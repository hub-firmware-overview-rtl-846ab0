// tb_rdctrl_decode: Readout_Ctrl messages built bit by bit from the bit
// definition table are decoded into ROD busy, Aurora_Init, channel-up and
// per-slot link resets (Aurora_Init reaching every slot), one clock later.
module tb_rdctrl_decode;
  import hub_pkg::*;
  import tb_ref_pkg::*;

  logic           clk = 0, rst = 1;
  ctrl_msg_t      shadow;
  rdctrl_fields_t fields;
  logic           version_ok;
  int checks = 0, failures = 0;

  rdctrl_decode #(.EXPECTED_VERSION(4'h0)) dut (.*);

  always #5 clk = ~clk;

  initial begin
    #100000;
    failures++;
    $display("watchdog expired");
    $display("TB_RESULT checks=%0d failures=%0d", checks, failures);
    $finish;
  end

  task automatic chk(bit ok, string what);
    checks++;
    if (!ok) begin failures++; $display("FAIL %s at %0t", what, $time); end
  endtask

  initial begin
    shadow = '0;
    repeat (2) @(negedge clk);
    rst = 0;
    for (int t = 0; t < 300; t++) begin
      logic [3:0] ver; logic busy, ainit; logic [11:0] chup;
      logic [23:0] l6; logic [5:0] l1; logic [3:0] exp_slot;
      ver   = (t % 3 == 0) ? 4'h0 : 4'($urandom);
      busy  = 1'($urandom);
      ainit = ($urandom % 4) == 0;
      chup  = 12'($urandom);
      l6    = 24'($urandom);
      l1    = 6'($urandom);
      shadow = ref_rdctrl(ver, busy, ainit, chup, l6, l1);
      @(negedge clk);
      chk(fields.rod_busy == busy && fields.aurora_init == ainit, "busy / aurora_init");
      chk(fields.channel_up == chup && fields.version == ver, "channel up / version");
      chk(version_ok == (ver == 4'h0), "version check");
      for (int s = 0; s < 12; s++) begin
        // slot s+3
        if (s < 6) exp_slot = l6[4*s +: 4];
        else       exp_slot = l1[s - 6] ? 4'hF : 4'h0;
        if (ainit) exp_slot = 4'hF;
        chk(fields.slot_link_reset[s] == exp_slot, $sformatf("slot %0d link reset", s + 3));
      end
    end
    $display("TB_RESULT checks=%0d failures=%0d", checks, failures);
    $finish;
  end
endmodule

---

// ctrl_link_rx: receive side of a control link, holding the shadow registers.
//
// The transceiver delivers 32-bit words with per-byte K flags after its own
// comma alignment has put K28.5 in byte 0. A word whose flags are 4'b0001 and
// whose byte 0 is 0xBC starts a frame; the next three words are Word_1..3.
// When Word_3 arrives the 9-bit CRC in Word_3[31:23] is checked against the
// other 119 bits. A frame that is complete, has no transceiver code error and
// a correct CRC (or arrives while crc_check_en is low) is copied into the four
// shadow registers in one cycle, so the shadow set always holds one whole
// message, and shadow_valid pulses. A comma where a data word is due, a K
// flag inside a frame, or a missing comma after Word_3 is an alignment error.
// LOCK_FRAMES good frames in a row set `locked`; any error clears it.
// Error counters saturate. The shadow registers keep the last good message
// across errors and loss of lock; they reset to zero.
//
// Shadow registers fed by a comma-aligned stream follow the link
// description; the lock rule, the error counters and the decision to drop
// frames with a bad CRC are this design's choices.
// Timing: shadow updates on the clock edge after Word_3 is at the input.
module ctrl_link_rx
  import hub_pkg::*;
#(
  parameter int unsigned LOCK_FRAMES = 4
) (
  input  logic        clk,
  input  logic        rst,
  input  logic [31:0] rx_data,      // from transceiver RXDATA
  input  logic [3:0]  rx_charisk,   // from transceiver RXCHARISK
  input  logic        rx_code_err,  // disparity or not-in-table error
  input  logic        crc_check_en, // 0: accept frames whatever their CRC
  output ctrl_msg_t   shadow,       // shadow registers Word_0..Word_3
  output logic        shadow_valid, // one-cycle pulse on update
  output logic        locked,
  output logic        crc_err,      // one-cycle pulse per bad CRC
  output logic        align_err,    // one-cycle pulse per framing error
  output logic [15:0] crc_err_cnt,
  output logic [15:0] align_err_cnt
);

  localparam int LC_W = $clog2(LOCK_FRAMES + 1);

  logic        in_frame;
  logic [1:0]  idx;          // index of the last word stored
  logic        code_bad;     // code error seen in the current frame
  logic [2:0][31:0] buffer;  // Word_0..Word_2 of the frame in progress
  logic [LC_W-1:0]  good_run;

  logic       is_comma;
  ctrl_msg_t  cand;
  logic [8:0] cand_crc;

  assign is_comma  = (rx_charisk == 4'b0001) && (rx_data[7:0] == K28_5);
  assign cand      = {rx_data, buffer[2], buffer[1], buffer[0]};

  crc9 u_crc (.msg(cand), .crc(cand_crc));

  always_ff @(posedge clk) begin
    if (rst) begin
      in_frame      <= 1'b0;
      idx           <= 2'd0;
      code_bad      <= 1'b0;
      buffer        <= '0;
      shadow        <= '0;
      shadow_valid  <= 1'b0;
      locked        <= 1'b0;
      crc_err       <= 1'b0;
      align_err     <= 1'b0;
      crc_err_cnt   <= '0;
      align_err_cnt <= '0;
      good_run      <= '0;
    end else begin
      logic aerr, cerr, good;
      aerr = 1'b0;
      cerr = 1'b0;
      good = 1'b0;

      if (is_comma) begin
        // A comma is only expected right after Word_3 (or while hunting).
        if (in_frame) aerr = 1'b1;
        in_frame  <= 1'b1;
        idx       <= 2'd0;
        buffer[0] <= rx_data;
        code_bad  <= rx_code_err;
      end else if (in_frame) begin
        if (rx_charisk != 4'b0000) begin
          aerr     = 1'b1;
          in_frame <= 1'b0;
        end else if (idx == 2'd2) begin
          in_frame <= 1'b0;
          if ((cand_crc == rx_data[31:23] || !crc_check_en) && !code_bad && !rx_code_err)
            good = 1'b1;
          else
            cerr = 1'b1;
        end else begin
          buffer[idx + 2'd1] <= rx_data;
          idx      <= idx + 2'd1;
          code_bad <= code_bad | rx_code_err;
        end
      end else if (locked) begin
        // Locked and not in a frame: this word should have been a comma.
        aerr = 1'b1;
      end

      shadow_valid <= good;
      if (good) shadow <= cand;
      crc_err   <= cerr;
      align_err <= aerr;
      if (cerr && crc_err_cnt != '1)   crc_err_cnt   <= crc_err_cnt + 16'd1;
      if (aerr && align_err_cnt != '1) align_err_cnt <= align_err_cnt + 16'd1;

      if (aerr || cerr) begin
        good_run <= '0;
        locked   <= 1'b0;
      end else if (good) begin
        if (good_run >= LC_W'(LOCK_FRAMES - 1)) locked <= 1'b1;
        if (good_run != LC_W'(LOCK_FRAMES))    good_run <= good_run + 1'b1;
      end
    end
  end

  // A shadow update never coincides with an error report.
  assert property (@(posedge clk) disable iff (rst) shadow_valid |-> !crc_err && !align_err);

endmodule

#### [TASK PROMPT]
Reproduce the lines above, beginning at the line with "are 4'b0001 and" and stopping after the line with "an alignment error.", exactly as they are.

#### [TASK RESPONSE]
// comma alignment has put K28.5 in byte 0. A word whose flags are 4'b0001 and
// whose byte 0 is 0xBC starts a frame; the next three words are Word_1..3.
// When Word_3 arrives the 9-bit CRC in Word_3[31:23] is checked against the
// other 119 bits. A frame that is complete, has no transceiver code error and
// a correct CRC (or arrives while crc_check_en is low) is copied into the four
// shadow registers in one cycle, so the shadow set always holds one whole
// message, and shadow_valid pulses. A comma where a data word is due, a K
// flag inside a frame, or a missing comma after Word_3 is an alignment error.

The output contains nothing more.